» **INFORMATION**:
Start of Block

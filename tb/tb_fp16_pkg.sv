// tb_fp16_pkg: self-checking test of the half-precision functions.
// Random operands are decoded to real numbers, the exact result is computed
// in double precision and the function output must lie within one unit in the
// last place of it (exactly representable cases must match exactly).
module tb_fp16_pkg;
  import fp16_pkg::*;

  int checks = 0, failures = 0;

  function automatic real pow2(input int e);
    real r;
    r = 1.0;
    if (e >= 0) for (int i = 0; i < e; i++) r = r * 2.0;
    else for (int i = 0; i < -e; i++) r = r / 2.0;
    return r;
  endfunction

  function automatic real to_real(input fp16_t a);
    real m;
    if (a[14:10] == 0) return 0.0;
    m = (1.0 + real'(a[9:0]) / 1024.0) * pow2(int'(a[14:10]) - 15);
    return a[15] ? -m : m;
  endfunction

  function automatic real ulp_of(input real v);
    real av;
    int e;
    av = v < 0 ? -v : v;
    e = -14;
    while (e < 15 && pow2(e + 1) <= av) e++;
    return pow2(e - 10);
  endfunction

  task automatic expect_close(input string what, input fp16_t got, input real ref_v);
    real g, err;
    checks++;
    g = to_real(got);
    err = g - ref_v;
    if (err < 0) err = -err;
    if (err > ulp_of(ref_v) * 0.5001 + 1e-12 && !(g == 0.0 && (ref_v < 6.2e-5 && ref_v > -6.2e-5))) begin
      failures++;
      $display("FAIL %s got %h (%f) expected %f", what, got, g, ref_v);
    end
  endtask

  function automatic fp16_t rnd_fp();
    fp16_t v;
    v = 16'($urandom);
    v[14:10] = 5'(8 + ($urandom % 14)); // magnitudes 2^-7 .. 2^6
    return v;
  endfunction

  initial begin
    fp16_t a, b;
    // directed values
    expect_close("1+1", fp_add(FP_ONE, FP_ONE), 2.0);
    expect_close("1-1", fp_sub(FP_ONE, FP_ONE), 0.0);
    expect_close("3*0.5", fp_mul(16'h4200, FP_HALF), 1.5);
    expect_close("1/3", fp_div(FP_ONE, 16'h4200), 1.0 / 3.0);
    expect_close("sqrt2", fp_sqrt(FP_TWO), 1.41421356);
    expect_close("sqrt9", fp_sqrt(16'h4880), 3.0);
    expect_close("int-37", fp_from_int(-37), -37.0);
    checks++; if (fp_floor(16'hBE00) != -2) begin failures++; $display("FAIL floor(-1.5)"); end
    checks++; if (fp_floor(16'h4E20) != 24) begin failures++; $display("FAIL floor(24.5)"); end
    checks++; if (!fp_lt(16'hBC00, FP_ZERO) || fp_lt(FP_TWO, FP_ONE)) begin failures++; $display("FAIL lt"); end
    for (int i = 0; i < 3000; i++) begin
      a = rnd_fp();
      b = rnd_fp();
      expect_close("add", fp_add(a, b), to_real(a) + to_real(b));
      expect_close("mul", fp_mul(a, b), to_real(a) * to_real(b));
      expect_close("div", fp_div(a, b), to_real(a) / to_real(b));
      expect_close("sqrt", fp_sqrt({1'b0, a[14:0]}), $sqrt(to_real({1'b0, a[14:0]})));
      checks++;
      if (fp_lt(a, b) != (to_real(a) < to_real(b))) begin
        failures++;
        $display("FAIL lt %h %h", a, b);
      end
    end
    $display("TB_RESULT checks=%0d failures=%0d", checks, failures);
    $finish;
  end
endmodule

End of Block

» **TASK DIRECTIONS**:
Go through the listing above and return each line where the word "urandom" occurs.

» **WRITTEN RESPONSE**:
    v = 16'($urandom);
    v[14:10] = 5'(8 + ($urandom % 14)); // magnitudes 2^-7 .. 2^6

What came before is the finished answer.